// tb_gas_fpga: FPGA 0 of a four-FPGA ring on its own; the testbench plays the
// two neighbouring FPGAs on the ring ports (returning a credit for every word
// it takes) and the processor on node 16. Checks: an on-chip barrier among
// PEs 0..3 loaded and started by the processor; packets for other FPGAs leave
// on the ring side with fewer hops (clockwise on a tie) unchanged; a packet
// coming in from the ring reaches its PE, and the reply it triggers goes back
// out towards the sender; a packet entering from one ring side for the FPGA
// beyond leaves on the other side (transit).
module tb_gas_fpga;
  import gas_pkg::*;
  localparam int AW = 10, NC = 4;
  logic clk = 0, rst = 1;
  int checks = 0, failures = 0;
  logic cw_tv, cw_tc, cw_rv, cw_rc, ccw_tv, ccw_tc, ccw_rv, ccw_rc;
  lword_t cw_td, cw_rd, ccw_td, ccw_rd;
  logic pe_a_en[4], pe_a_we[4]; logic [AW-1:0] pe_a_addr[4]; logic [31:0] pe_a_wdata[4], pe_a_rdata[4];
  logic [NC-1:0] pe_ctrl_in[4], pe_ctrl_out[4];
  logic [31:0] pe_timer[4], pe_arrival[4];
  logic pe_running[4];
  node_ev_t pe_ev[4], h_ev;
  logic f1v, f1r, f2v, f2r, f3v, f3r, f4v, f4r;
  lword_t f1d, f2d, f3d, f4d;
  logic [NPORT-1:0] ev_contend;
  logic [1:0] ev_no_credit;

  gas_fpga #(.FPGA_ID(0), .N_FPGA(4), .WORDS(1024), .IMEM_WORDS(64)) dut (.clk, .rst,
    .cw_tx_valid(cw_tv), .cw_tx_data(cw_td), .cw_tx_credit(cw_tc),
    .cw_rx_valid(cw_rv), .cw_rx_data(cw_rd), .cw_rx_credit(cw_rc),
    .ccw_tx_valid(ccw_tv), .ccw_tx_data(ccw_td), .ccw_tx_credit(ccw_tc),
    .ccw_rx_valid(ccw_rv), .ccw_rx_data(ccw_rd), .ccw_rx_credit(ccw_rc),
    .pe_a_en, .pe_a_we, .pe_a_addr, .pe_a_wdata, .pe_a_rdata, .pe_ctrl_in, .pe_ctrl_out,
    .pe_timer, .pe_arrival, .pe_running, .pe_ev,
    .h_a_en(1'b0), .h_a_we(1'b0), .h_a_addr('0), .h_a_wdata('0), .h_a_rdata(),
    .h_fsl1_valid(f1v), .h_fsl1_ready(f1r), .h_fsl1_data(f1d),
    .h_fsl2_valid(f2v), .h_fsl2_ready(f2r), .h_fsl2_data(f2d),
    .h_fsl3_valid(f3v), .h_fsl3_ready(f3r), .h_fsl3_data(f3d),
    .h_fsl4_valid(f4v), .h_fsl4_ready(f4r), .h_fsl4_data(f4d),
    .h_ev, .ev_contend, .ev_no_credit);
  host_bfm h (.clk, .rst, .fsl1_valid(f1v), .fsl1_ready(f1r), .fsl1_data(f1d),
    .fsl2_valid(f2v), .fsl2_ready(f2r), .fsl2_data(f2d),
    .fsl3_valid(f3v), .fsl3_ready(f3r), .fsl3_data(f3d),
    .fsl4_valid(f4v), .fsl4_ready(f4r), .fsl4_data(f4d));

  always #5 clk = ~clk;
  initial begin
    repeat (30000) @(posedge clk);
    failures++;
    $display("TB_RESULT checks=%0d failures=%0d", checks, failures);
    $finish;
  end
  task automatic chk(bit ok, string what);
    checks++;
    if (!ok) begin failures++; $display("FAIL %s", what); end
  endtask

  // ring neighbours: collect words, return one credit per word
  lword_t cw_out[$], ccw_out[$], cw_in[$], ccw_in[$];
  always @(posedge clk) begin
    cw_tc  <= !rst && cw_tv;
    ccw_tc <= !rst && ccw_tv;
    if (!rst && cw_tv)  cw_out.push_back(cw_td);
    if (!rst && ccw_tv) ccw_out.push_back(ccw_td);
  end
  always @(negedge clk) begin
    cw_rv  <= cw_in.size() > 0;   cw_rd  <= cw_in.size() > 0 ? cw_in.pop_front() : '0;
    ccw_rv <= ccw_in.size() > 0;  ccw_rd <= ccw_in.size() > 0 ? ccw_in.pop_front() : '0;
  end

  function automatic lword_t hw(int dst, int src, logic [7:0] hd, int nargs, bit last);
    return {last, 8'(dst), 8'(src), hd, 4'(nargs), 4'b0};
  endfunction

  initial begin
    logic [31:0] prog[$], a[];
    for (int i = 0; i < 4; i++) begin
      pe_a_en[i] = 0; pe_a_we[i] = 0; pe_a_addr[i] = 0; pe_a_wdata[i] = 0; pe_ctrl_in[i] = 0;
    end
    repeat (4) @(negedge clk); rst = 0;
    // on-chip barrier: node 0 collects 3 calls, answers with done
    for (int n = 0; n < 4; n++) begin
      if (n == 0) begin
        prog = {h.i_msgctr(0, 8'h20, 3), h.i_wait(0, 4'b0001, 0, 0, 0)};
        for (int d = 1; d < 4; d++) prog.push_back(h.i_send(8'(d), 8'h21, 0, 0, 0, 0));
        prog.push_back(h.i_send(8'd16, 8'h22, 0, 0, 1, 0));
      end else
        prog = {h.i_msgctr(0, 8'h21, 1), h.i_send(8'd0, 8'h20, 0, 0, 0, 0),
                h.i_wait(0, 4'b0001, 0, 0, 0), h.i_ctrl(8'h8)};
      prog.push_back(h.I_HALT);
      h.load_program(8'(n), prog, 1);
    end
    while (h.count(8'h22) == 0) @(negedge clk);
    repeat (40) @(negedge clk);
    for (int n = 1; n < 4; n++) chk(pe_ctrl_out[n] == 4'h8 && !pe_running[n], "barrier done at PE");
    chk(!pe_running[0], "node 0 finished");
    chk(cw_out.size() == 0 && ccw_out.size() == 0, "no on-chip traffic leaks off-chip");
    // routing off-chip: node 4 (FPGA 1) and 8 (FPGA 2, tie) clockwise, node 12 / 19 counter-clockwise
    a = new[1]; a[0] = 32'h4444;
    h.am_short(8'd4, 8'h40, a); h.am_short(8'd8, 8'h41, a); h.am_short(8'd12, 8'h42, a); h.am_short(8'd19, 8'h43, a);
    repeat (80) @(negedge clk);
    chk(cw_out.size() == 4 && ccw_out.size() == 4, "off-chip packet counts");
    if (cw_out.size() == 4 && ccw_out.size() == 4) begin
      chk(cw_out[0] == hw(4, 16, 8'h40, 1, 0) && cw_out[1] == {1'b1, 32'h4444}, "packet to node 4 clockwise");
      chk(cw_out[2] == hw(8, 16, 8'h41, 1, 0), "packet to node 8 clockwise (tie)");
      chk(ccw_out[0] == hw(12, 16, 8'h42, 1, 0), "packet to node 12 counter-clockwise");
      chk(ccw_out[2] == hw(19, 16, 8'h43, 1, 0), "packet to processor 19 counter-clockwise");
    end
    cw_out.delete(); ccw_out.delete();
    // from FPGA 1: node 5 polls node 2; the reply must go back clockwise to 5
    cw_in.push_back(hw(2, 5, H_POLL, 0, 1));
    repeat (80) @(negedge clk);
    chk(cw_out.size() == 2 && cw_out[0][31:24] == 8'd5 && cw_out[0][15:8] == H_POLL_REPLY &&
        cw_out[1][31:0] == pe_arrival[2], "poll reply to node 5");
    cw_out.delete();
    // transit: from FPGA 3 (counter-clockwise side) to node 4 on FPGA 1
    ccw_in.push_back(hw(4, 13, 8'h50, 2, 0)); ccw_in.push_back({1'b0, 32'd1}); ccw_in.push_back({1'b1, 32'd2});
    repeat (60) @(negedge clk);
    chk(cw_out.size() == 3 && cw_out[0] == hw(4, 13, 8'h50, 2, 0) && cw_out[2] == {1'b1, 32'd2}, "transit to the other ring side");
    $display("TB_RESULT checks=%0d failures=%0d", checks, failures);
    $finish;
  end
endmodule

* * *

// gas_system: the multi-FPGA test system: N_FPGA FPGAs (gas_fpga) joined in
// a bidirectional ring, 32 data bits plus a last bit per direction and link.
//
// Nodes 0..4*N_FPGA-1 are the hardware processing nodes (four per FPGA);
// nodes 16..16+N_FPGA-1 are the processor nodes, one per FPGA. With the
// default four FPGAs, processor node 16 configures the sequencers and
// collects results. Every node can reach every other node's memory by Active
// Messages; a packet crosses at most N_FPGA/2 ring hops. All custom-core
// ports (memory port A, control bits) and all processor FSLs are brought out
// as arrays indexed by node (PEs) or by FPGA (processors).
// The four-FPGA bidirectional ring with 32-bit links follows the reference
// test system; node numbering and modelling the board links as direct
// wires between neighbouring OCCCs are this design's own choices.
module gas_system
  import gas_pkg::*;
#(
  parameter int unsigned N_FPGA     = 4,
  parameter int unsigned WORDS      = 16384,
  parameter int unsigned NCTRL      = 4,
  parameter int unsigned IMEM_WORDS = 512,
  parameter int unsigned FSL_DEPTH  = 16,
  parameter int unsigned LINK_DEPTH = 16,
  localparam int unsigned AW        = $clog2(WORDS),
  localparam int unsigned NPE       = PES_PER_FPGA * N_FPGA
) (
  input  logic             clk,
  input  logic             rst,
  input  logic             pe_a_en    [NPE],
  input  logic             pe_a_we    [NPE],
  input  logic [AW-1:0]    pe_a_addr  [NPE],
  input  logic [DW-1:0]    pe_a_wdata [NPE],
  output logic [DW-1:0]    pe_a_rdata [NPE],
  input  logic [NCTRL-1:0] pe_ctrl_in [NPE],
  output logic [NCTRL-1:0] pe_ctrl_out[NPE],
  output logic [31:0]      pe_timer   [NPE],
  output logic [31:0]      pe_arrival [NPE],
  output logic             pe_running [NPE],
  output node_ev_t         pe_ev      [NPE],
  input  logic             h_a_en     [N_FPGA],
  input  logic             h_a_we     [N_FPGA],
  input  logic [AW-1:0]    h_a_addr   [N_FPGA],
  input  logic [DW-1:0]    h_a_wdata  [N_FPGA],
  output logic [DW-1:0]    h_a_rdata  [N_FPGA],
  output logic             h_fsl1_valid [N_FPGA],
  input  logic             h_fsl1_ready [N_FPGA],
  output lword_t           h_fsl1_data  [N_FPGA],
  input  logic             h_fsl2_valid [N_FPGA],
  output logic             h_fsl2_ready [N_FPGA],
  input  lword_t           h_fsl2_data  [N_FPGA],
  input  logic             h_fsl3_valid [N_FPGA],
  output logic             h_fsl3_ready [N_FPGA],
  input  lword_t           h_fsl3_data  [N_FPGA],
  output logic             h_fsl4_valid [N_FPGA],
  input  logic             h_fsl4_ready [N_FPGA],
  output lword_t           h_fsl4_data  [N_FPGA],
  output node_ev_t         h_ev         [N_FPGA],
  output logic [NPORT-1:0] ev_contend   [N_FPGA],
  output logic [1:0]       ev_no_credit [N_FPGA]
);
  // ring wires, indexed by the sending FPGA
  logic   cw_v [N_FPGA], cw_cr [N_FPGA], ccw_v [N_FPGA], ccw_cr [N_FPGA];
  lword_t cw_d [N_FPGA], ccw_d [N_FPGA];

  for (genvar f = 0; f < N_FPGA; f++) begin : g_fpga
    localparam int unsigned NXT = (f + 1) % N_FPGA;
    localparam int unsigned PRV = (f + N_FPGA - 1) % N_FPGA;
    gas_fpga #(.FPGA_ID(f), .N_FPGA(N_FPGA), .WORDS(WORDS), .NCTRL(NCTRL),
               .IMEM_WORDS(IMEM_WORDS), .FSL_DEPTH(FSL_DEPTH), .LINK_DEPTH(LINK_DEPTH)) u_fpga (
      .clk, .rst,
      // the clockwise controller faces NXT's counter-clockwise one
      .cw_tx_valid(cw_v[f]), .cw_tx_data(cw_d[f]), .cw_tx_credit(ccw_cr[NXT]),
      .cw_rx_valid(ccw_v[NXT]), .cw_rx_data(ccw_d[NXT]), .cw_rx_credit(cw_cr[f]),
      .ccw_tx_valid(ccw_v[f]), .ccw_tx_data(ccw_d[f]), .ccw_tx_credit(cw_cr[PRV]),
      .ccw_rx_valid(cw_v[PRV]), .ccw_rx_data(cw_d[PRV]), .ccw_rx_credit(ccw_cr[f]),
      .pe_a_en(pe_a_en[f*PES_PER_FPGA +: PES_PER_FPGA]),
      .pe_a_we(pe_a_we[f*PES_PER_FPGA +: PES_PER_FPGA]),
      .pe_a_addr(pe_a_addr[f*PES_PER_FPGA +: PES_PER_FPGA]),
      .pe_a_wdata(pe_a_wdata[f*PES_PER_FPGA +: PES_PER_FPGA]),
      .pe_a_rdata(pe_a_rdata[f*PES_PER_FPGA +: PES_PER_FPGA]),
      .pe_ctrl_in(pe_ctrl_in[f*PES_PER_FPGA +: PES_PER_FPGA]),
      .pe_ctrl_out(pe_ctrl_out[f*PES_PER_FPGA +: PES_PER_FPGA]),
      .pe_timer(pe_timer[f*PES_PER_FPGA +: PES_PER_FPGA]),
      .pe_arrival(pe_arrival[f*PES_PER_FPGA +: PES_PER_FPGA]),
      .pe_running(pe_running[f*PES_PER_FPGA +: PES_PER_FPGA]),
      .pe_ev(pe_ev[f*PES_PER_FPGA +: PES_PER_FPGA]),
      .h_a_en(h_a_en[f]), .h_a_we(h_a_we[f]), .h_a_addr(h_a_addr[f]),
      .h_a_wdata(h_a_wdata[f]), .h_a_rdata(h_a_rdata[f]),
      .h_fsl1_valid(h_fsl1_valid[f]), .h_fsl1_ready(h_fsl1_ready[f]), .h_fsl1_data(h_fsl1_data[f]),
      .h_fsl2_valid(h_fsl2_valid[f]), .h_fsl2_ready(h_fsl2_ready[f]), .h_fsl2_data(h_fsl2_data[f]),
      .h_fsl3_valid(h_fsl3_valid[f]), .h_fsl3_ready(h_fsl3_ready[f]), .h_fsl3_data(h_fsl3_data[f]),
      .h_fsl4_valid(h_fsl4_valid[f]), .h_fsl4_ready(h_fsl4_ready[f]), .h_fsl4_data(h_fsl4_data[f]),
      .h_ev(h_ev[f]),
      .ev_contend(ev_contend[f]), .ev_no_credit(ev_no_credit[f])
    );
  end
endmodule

● Exercise prompt: Of the lines above, retype only those from the line containing "testbench plays the" through the line containing "lword_t cw_td, cw_rd, ccw_td, ccw_rd;", including both, exactly.

● Result of the exercise:
// tb_gas_fpga: FPGA 0 of a four-FPGA ring on its own; the testbench plays the
// two neighbouring FPGAs on the ring ports (returning a credit for every word
// it takes) and the processor on node 16. Checks: an on-chip barrier among
// PEs 0..3 loaded and started by the processor; packets for other FPGAs leave
// on the ring side with fewer hops (clockwise on a tie) unchanged; a packet
// coming in from the ring reaches its PE, and the reply it triggers goes back
// out towards the sender; a packet entering from one ring side for the FPGA
// beyond leaves on the other side (transit).
module tb_gas_fpga;
  import gas_pkg::*;
  localparam int AW = 10, NC = 4;
  logic clk = 0, rst = 1;
  int checks = 0, failures = 0;
  logic cw_tv, cw_tc, cw_rv, cw_rc, ccw_tv, ccw_tc, ccw_rv, ccw_rc;
  lword_t cw_td, cw_rd, ccw_td, ccw_rd;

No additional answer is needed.